> [What the task asks]:
An exact copy of every record is required.

> [Records shown]:
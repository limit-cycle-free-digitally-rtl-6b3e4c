// tb_lco_sweep: limit-cycle comparison over the input-voltage range 7 .. 10 V.
//
// Two closed loops run side by side on identical boost models and 4-bit ADC models
// (1 V per LSB, reference code 12): the full controller with its 8-bit dyadic DPWM,
// and a reference loop built from the same PID compensator feeding only the 4 MSBs of
// its command to a plain 4-bit counter DPWM. For each input voltage both loops start
// from rest, settle for 1 ms and are then watched for 300 us. A loop is limit-cycle
// free when the ADC code stays at the reference and the duty command does not move.
// The dyadic loop must be limit-cycle free at every input voltage; the 4-bit loop
// must show a limit cycle at one input voltage at least, since its duty steps move
// the output by more than one ADC LSB near 12 V.
`timescale 1ns/1ps
module tb_lco_sweep;

  localparam int CLKS_PER_US = 50;
  localparam int NPTS = 13;

  logic clk = 1'b0;
  logic rst_n = 1'b0;
  always #10 clk = ~clk;

  real vin, r_load;
  logic [3:0] vref_code = 4'd12;

  // ---- loop A: full controller (8-bit dyadic DPWM) ----
  logic [3:0] a_code;
  logic       a_valid, a_sample, a_gate;
  logic [7:0] a_duty, a_duty_frame;
  logic       a_upd, a_fs, a_extra, a_shi, a_slo;
  real        a_vout, a_il;

  ddpwm_controller_top dut (
    .clk, .rst_n, .vref_code, .adc_code(a_code), .adc_valid(a_valid), .adc_sample(a_sample),
    .gate(a_gate), .duty_cmd(a_duty), .duty_update(a_upd), .duty_frame(a_duty_frame),
    .frame_start(a_fs), .extra_clock(a_extra), .sat_hi(a_shi), .sat_lo(a_slo)
  );
  boost_power_stage_model plant_a (.clk, .gate(a_gate), .vin, .r_load, .vout(a_vout), .il(a_il));
  adc_model #(.N(4), .VLSB(1.0), .LATENCY(3)) adc_a (
    .clk, .rst_n, .sample(a_sample), .vin(a_vout), .code(a_code), .valid(a_valid));

  // ---- loop B: same PID, only the 4 MSBs to a 4-bit counter DPWM ----
  logic [3:0] b_code, b_count;
  logic       b_valid, b_gate, b_last, b_upd, b_shi, b_slo;
  logic [7:0] b_duty;
  logic [4:0] b_level;
  real        b_vout, b_il;

  pid_compensator b_pid (
    .clk, .rst_n, .err_valid(b_valid), .err(signed'({1'b0, vref_code}) - signed'({1'b0, b_code})),
    .duty(b_duty), .duty_valid(b_upd), .sat_hi(b_shi), .sat_lo(b_slo)
  );
  always_ff @(posedge clk or negedge rst_n)
    if (!rst_n) b_level <= '0;
    else if (b_last) b_level <= {1'b0, b_duty[7:4]};
  dpwm #(.N(4)) b_dpwm (.clk, .rst_n, .duty(b_level), .pwm(b_gate), .period_last(b_last), .count(b_count));
  boost_power_stage_model plant_b (.clk, .gate(b_gate), .vin, .r_load, .vout(b_vout), .il(b_il));
  adc_model #(.N(4), .VLSB(1.0), .LATENCY(3)) adc_b (
    .clk, .rst_n, .sample(b_count == 4'd0), .vin(b_vout), .code(b_code), .valid(b_valid));

  int checks = 0;
  int failures = 0;

  task automatic check(input bit ok, input string what);
    checks++;
    if (!ok) begin
      failures++;
      $display("FAIL %s (t=%0t)", what, $time);
    end
  endtask

  initial begin
    int a_off, b_off, a_min, a_max, b_min, b_max, b_lco_points;
    real a_vmin, a_vmax, b_vmin, b_vmax;
    b_lco_points = 0;
    r_load = 25.0;
    for (int i = 0; i < NPTS; i++) begin
      vin = 7.0 + 0.25 * i;
      rst_n = 1'b0;
      repeat (4) @(posedge clk);
      rst_n = 1'b1;
      repeat (1000 * CLKS_PER_US) @(posedge clk);
      a_off = 0; b_off = 0; a_min = 255; a_max = 0; b_min = 255; b_max = 0;
      a_vmin = 100.0; a_vmax = 0.0; b_vmin = 100.0; b_vmax = 0.0;
      repeat (300 * CLKS_PER_US) begin
        @(posedge clk);
        if (a_valid && a_code != vref_code) a_off++;
        if (b_valid && b_code != vref_code) b_off++;
        if (a_upd) begin a_min = (int'(a_duty) < a_min) ? int'(a_duty) : a_min; a_max = (int'(a_duty) > a_max) ? int'(a_duty) : a_max; end
        if (b_upd) begin b_min = (int'(b_duty) < b_min) ? int'(b_duty) : b_min; b_max = (int'(b_duty) > b_max) ? int'(b_duty) : b_max; end
        if (a_vout < a_vmin) a_vmin = a_vout;
        if (a_vout > a_vmax) a_vmax = a_vout;
        if (b_vout < b_vmin) b_vmin = b_vout;
        if (b_vout > b_vmax) b_vmax = b_vout;
      end
      $display("Vin %5.2f V | dyadic: duty %3d..%3d, vout %6.3f..%6.3f V, off-bin %0d | 4-bit: duty %3d..%3d, vout %6.3f..%6.3f V, off-bin %0d",
               vin, a_min, a_max, a_vmin, a_vmax, a_off, b_min, b_max, b_vmin, b_vmax, b_off);
      check(a_off == 0 && a_min == a_max, $sformatf("dyadic loop limit-cycle free at Vin %0.2f", vin));
      if (b_off != 0 || b_min[7:4] != b_max[7:4]) b_lco_points++;
    end
    $display("4-bit loop shows a limit cycle at %0d of %0d input voltages", b_lco_points, NPTS);
    check(b_lco_points > 0, "4-bit-only reference loop limit-cycles somewhere in the range");
    $display("TB_RESULT checks=%0d failures=%0d", checks, failures);
    $finish;
  end

  initial begin
    repeat (NPTS * 1400 * CLKS_PER_US) @(posedge clk);
    failures++;
    $display("watchdog expired");
    $display("TB_RESULT checks=%0d failures=%0d", checks, failures);
    $finish;
  end

endmodule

> [Answer box]:
repository limit-cycle-free-digitally-rtl-6b3e4c
// tb_lco_sweep: limit-cycle comparison over the input-voltage range 7 .. 10 V.
//
// Two closed loops run side by side on identical boost models and 4-bit ADC models
// (1 V per LSB, reference code 12): the full controller with its 8-bit dyadic DPWM,
// and a reference loop built from the same PID compensator feeding only the 4 MSBs of
// its command to a plain 4-bit counter DPWM. For each input voltage both loops start
// from rest, settle for 1 ms and are then watched for 300 us. A loop is limit-cycle
// free when the ADC code stays at the reference and the duty command does not move.
// The dyadic loop must be limit-cycle free at every input voltage; the 4-bit loop
// must show a limit cycle at one input voltage at least, since its duty steps move
// the output by more than one ADC LSB near 12 V.
`timescale 1ns/1ps
module tb_lco_sweep;

  localparam int CLKS_PER_US = 50;
  localparam int NPTS = 13;

  logic clk = 1'b0;
  logic rst_n = 1'b0;
  always #10 clk = ~clk;

  real vin, r_load;
  logic [3:0] vref_code = 4'd12;

  // ---- loop A: full controller (8-bit dyadic DPWM) ----
  logic [3:0] a_code;
  logic       a_valid, a_sample, a_gate;
  logic [7:0] a_duty, a_duty_frame;
  logic       a_upd, a_fs, a_extra, a_shi, a_slo;
  real        a_vout, a_il;

  ddpwm_controller_top dut (
    .clk, .rst_n, .vref_code, .adc_code(a_code), .adc_valid(a_valid), .adc_sample(a_sample),
    .gate(a_gate), .duty_cmd(a_duty), .duty_update(a_upd), .duty_frame(a_duty_frame),
    .frame_start(a_fs), .extra_clock(a_extra), .sat_hi(a_shi), .sat_lo(a_slo)
  );
  boost_power_stage_model plant_a (.clk, .gate(a_gate), .vin, .r_load, .vout(a_vout), .il(a_il));
  adc_model #(.N(4), .VLSB(1.0), .LATENCY(3)) adc_a (
    .clk, .rst_n, .sample(a_sample), .vin(a_vout), .code(a_code), .valid(a_valid));

  // ---- loop B: same PID, only the 4 MSBs to a 4-bit counter DPWM ----
  logic [3:0] b_code, b_count;
  logic       b_valid, b_gate, b_last, b_upd, b_shi, b_slo;
  logic [7:0] b_duty;
  logic [4:0] b_level;
  real        b_vout, b_il;

  pid_compensator b_pid (
    .clk, .rst_n, .err_valid(b_valid), .err(signed'({1'b0, vref_code}) - signed'({1'b0, b_code})),
    .duty(b_duty), .duty_valid(b_upd), .sat_hi(b_shi), .sat_lo(b_slo)
  );
  always_ff @(posedge clk or negedge rst_n)
    if (!rst_n) b_level <= '0;
    else if (b_last) b_level <= {1'b0, b_duty[7:4]};
  dpwm #(.N(4)) b_dpwm (.clk, .rst_n, .duty(b_level), .pwm(b_gate), .period_last(b_last), .count(b_count));
  boost_power_stage_model plant_b (.clk, .gate(b_gate), .vin, .r_load, .vout(b_vout), .il(b_il));
  adc_model #(.N(4), .VLSB(1.0), .LATENCY(3)) adc_b (
    .clk, .rst_n, .sample(b_count == 4'd0), .vin(b_vout), .code(b_code), .valid(b_valid));

  int checks = 0;
  int failures = 0;

  task automatic check(input bit ok, input string what);
    checks++;
    if (!ok) begin
      failures++;
      $display("FAIL %s (t=%0t)", what, $time);
    end
  endtask

  initial begin
    int a_off, b_off, a_min, a_max, b_min, b_max, b_lco_points;
    real a_vmin, a_vmax, b_vmin, b_vmax;
    b_lco_points = 0;
    r_load = 25.0;
    for (int i = 0; i < NPTS; i++) begin
      vin = 7.0 + 0.25 * i;
      rst_n = 1'b0;
      repeat (4) @(posedge clk);
      rst_n = 1'b1;
      repeat (1000 * CLKS_PER_US) @(posedge clk);
      a_off = 0; b_off = 0; a_min = 255; a_max = 0; b_min = 255; b_max = 0;
      a_vmin = 100.0; a_vmax = 0.0; b_vmin = 100.0; b_vmax = 0.0;
      repeat (300 * CLKS_PER_US) begin
        @(posedge clk);
        if (a_valid && a_code != vref_code) a_off++;
        if (b_valid && b_code != vref_code) b_off++;
        if (a_upd) begin a_min = (int'(a_duty) < a_min) ? int'(a_duty) : a_min; a_max = (int'(a_duty) > a_max) ? int'(a_duty) : a_max; end
        if (b_upd) begin b_min = (int'(b_duty) < b_min) ? int'(b_duty) : b_min; b_max = (int'(b_duty) > b_max) ? int'(b_duty) : b_max; end
        if (a_vout < a_vmin) a_vmin = a_vout;
        if (a_vout > a_vmax) a_vmax = a_vout;
        if (b_vout < b_vmin) b_vmin = b_vout;
        if (b_vout > b_vmax) b_vmax = b_vout;
      end
      $display("Vin %5.2f V | dyadic: duty %3d..%3d, vout %6.3f..%6.3f V, off-bin %0d | 4-bit: duty %3d..%3d, vout %6.3f..%6.3f V, off-bin %0d",
               vin, a_min, a_max, a_vmin, a_vmax, a_off, b_min, b_max, b_vmin, b_vmax, b_off);
      check(a_off == 0 && a_min == a_max, $sformatf("dyadic loop limit-cycle free at Vin %0.2f", vin));
      if (b_off != 0 || b_min[7:4] != b_max[7:4]) b_lco_points++;
    end
    $display("4-bit loop shows a limit cycle at %0d of %0d input voltages", b_lco_points, NPTS);
    check(b_lco_points > 0, "4-bit-only reference loop limit-cycles somewhere in the range");
    $display("TB_RESULT checks=%0d failures=%0d", checks, failures);
    $finish;
  end

  initial begin
    repeat (NPTS * 1400 * CLKS_PER_US) @(posedge clk);
    failures++;
    $display("watchdog expired");
    $display("TB_RESULT checks=%0d failures=%0d", checks, failures);
    $finish;
  end

endmodule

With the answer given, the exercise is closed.